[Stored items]
•••••
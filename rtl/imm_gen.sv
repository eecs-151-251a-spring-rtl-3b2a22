// imm_gen: immediate generator for the I and S instruction formats.
//
// Both formats keep imm[11] in inst[31] and imm[10:5] in inst[30:25]; only
// the low five bits move: inst[24:20] for I-type, inst[11:7] for S-type.
// So the block is one 5-bit 2:1 multiplexer plus fixed wiring, and inst[31]
// is copied into imm[31:11] for sign extension. Purely combinational.
module imm_gen
  import rv32_pkg::*;
(
  input  logic [31:7] inst,
  input  imm_sel_e    imm_sel,
  output logic [31:0] imm
);

  logic [4:0] low5;

  always_comb begin
    unique case (imm_sel)
      IMM_I:   low5 = inst[24:20];
      IMM_S:   low5 = inst[11:7];
      default: low5 = inst[24:20];
    endcase
  end

  assign imm = {{21{inst[31]}}, inst[30:25], low5};

endmodule
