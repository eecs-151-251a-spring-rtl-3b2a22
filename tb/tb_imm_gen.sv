// tb_imm_gen: checks the I- and S-format immediates, bit by bit, against the
// field layout of the two formats, including the printed examples
// addi x15,x1,-50 and sw x14,8(x2).
module tb_imm_gen;
  import rv32_pkg::*;

  logic [31:0] inst, imm;
  imm_sel_e    sel;
  int checks = 0, failures = 0;

  imm_gen dut (.inst(inst[31:7]), .imm_sel(sel), .imm);

  initial begin
    #100000;
    failures++;
    $display("TB_RESULT checks=%0d failures=%0d", checks, failures);
    $finish;
  end

  task automatic chk(logic [31:0] exp, string what);
    #1;
    checks++;
    if (imm !== exp) begin
      failures++;
      $display("FAIL %s inst=%h sel=%0d imm=%h exp=%h", what, inst, sel, imm, exp);
    end
  endtask

  initial begin
    inst = 32'b111111001110_00001_000_01111_0010011; sel = IMM_I;   // addi x15,x1,-50
    chk(-32'sd50, "addi -50");
    inst = 32'b000000001000_00010_010_01110_0000011; sel = IMM_I;   // lw x14,8(x2)
    chk(32'd8, "lw 8");
    inst = 32'b0000000_01110_00010_010_01000_0100011; sel = IMM_S;  // sw x14,8(x2)
    chk(32'd8, "sw 8");
    for (int n = 0; n < 5000; n++) begin
      logic [31:0] e;
      inst = $urandom;
      sel = imm_sel_e'(n[0]);
      for (int i = 0; i < 32; i++) begin
        if (i >= 12)     e[i] = inst[31];
        else if (i >= 5) e[i] = inst[20 + i];
        else             e[i] = (sel == IMM_I) ? inst[20 + i] : inst[7 + i];
      end
      e[11] = inst[31];
      chk(e, "random");
    end
    $display("TB_RESULT checks=%0d failures=%0d", checks, failures);
    $finish;
  end
endmodule
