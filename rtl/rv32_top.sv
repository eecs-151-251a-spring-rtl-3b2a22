// rv32_top: the complete one-instruction-per-cycle RV32I machine, the core
// (datapath plus controller) joined to a separate instruction memory and data
// memory.
//
// Hold rst high while loading a program through the load port (one word per
// cycle, word index in imem_load_addr), then release it: the PC starts at
// RESET_PC and every cycle one instruction is fetched, executed and retired,
// its register and memory results written on the next rising edge. pc and
// inst show the instruction of the current cycle, unsupported flags an
// instruction the datapath does not carry (run as a no-op). The data-memory
// bus between core and memory (address, write data, byte enables, write
// strobe, read data) is brought out as well, so that the machine's results
// can be watched from outside.
module rv32_top #(
  parameter int unsigned IMEM_DEPTH = 1024,
  parameter int unsigned DMEM_DEPTH = 1024,
  parameter logic [31:0] RESET_PC   = 32'h0,
  localparam int unsigned IAW       = $clog2(IMEM_DEPTH)
) (
  input  logic           clk,
  input  logic           rst,
  input  logic           imem_load_we,
  input  logic [IAW-1:0] imem_load_addr,
  input  logic [31:0]    imem_load_data,
  output logic [31:0]    pc,
  output logic [31:0]    inst,
  output logic           unsupported,
  output logic [31:0]    dmem_addr,
  output logic [31:0]    dmem_wdata,
  output logic [3:0]     dmem_be,
  output logic           dmem_we,
  output logic [31:0]    dmem_rdata
);

  rv32_core #(.RESET_PC(RESET_PC)) u_core (
    .clk, .rst,
    .imem_addr(pc), .imem_rdata(inst),
    .dmem_addr, .dmem_wdata, .dmem_be, .dmem_we, .dmem_rdata,
    .unsupported
  );

  imem #(.DEPTH(IMEM_DEPTH)) u_imem (
    .clk, .addr(pc), .rdata(inst),
    .load_we(imem_load_we), .load_addr(imem_load_addr), .load_data(imem_load_data)
  );

  dmem #(.DEPTH(DMEM_DEPTH)) u_dmem (
    .clk, .addr(dmem_addr), .rdata(dmem_rdata),
    .we(dmem_we), .be(dmem_be), .wdata(dmem_wdata)
  );

endmodule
•••••
EXERCISE: Reply with the number of lines in the data above that contain "input", and with nothing else.

WRITTEN RESPONSE: 7